Audit your organization's public GitHub footprint

Inventory every public repository

Start with a complete list. For each organization and each member account that pushes work-related code, enumerate all public repositories. The GitHub API (/orgs/{org}/repos and /users/{user}/repos) returns them; a tool like RepoGuard gives you the same inventory in one view, including repository count, top languages, and most-starred projects.

Assess the risk

Go through the list and ask, for each repo, whether it is meant to be public. Flag anything that looks internal, plus repos whose names hint at sensitive content. Pay special attention to:

• Repos named after internal tools, infrastructure, or environments.
• Forks of private work that were made public.
• Archived or abandoned repos no one is watching anymore.
• Personal accounts of team members that host work-related code.

Fix and document

For each finding, decide: make it private, keep it public intentionally, or rotate any secrets it exposed. Document the decision so the next audit is faster and a public repo becomes a choice, not an accident.

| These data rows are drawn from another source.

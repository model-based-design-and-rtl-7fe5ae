// ldpc_decoder -- hard-decision bit-flipping decoder for the QC-LDPC (16,8) code.
//
// The syndrome S = Y x H^T of the received word has one bit per parity check (S1..S8, each
// the XOR of three codeword bits). The checks are visited in order S1 .. S8. When S_i is 1
// the three bits of check i are tried in ascending order: a trial flips one bit (undoing the
// previous trial) and tests the syndrome of the result. The first trial that passes is kept;
// if neither of the first two passes, the third flip is kept without a test, which leaves
// S_i at 0 either way. With FULL_SYNDROME_TEST = 1 a trial passes when the whole syndrome
// becomes zero, which corrects any single bit error; with FULL_SYNDROME_TEST = 0 it passes
// when S_i alone becomes zero, which the first flip always achieves. The decoded message is
// the systematic part Y1..Y8.
//
// Interface: start loads y_in (one-cycle strobe, ignored while busy). One check or one
// trial is handled per clock, so a codeword takes at most 8 x 3 = 24 cycles after loading;
// done pulses at most 25 cycles after start, with msg, err_detected (the received syndrome
// was nonzero), syndrome_ok (the final syndrome is zero) and flips (bits flipped), which hold
// until the next done. The visiting order, the flip-test-revert sequence and the third flip
// kept untested are the model's algorithm; testing the whole syndrome, one trial per cycle and
// the status outputs are this design's choices.
module ldpc_decoder
  import qam4_ldpc_pkg::*;
#(
  parameter bit FULL_SYNDROME_TEST = 1'b1
) (
  input  logic       clk,
  input  logic       rst,
  input  logic       start,
  input  cw_t        y_in,
  output logic       done,
  output msg_t       msg,
  output logic       err_detected,
  output logic       syndrome_ok,
  output logic [3:0] flips
);
  typedef enum logic [1:0] {IDLE, RUN} state_t;

  state_t     state;
  cw_t        y;
  logic [2:0] row;     // check index i - 1
  logic [1:0] trial;   // 0, 1, 2
  logic [3:0] nflip;
  logic       err0;

  syn_t s, st;
  cw_t  yt;
  logic pass;

  always_comb begin
    s    = ldpc_syndrome(y);
    yt   = y ^ trial_mask(H[int'(row) + 1], int'(trial));
    st   = ldpc_syndrome(yt);
    pass = FULL_SYNDROME_TEST ? (st == '0) : !st[int'(row) + 1];
  end

  always_ff @(posedge clk) begin
    if (rst) begin
      state        <= IDLE;
      y            <= '0;
      row          <= '0;
      trial        <= '0;
      nflip        <= '0;
      err0         <= 1'b0;
      done         <= 1'b0;
      msg          <= '0;
      err_detected <= 1'b0;
      syndrome_ok  <= 1'b0;
      flips        <= '0;
    end else begin
      done <= 1'b0;
      unique case (state)
        IDLE: if (start) begin
          y     <= y_in;
          row   <= '0;
          trial <= '0;
          nflip <= '0;
          err0  <= (ldpc_syndrome(y_in) != '0);
          state <= RUN;
        end
        RUN: begin
          logic next_row;
          cw_t  ynew;
          next_row = 1'b0;
          ynew     = y;
          if (trial == 2'd0 && !s[int'(row) + 1]) begin
            next_row = 1'b1;
          end else if (pass || trial == 2'd2) begin
            ynew     = yt;
            nflip    <= nflip + 1'b1;
            next_row = 1'b1;
          end else begin
            trial <= trial + 1'b1;
          end
          y <= ynew;
          if (next_row) begin
            trial <= '0;
            row   <= row + 1'b1;
            if (row == 3'd7) begin
              state        <= IDLE;
              done         <= 1'b1;
              msg          <= ynew[1:K];
              err_detected <= err0;
              syndrome_ok  <= (ldpc_syndrome(ynew) == '0);
              flips        <= (ynew != y) ? nflip + 1'b1 : nflip;
            end
          end
        end
        default: state <= IDLE;
      endcase
    end
  end
endmodule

Turn the audit into policy

A one-off audit fades the day after you run it. Capture what you learned as a lightweight policy: default new repositories to private, agree on naming that never hints at secrets, schedule a periodic re-audit, and back it with continuous monitoring so drift is caught automatically rather than at the next manual review.

Make it continuous

An audit is only current the day you run it. Organizations change constantly - new repos, new members, visibility flips. Set up continuous monitoring that watches every account in scope and alerts you the moment a new public repository appears, so your audit never goes stale.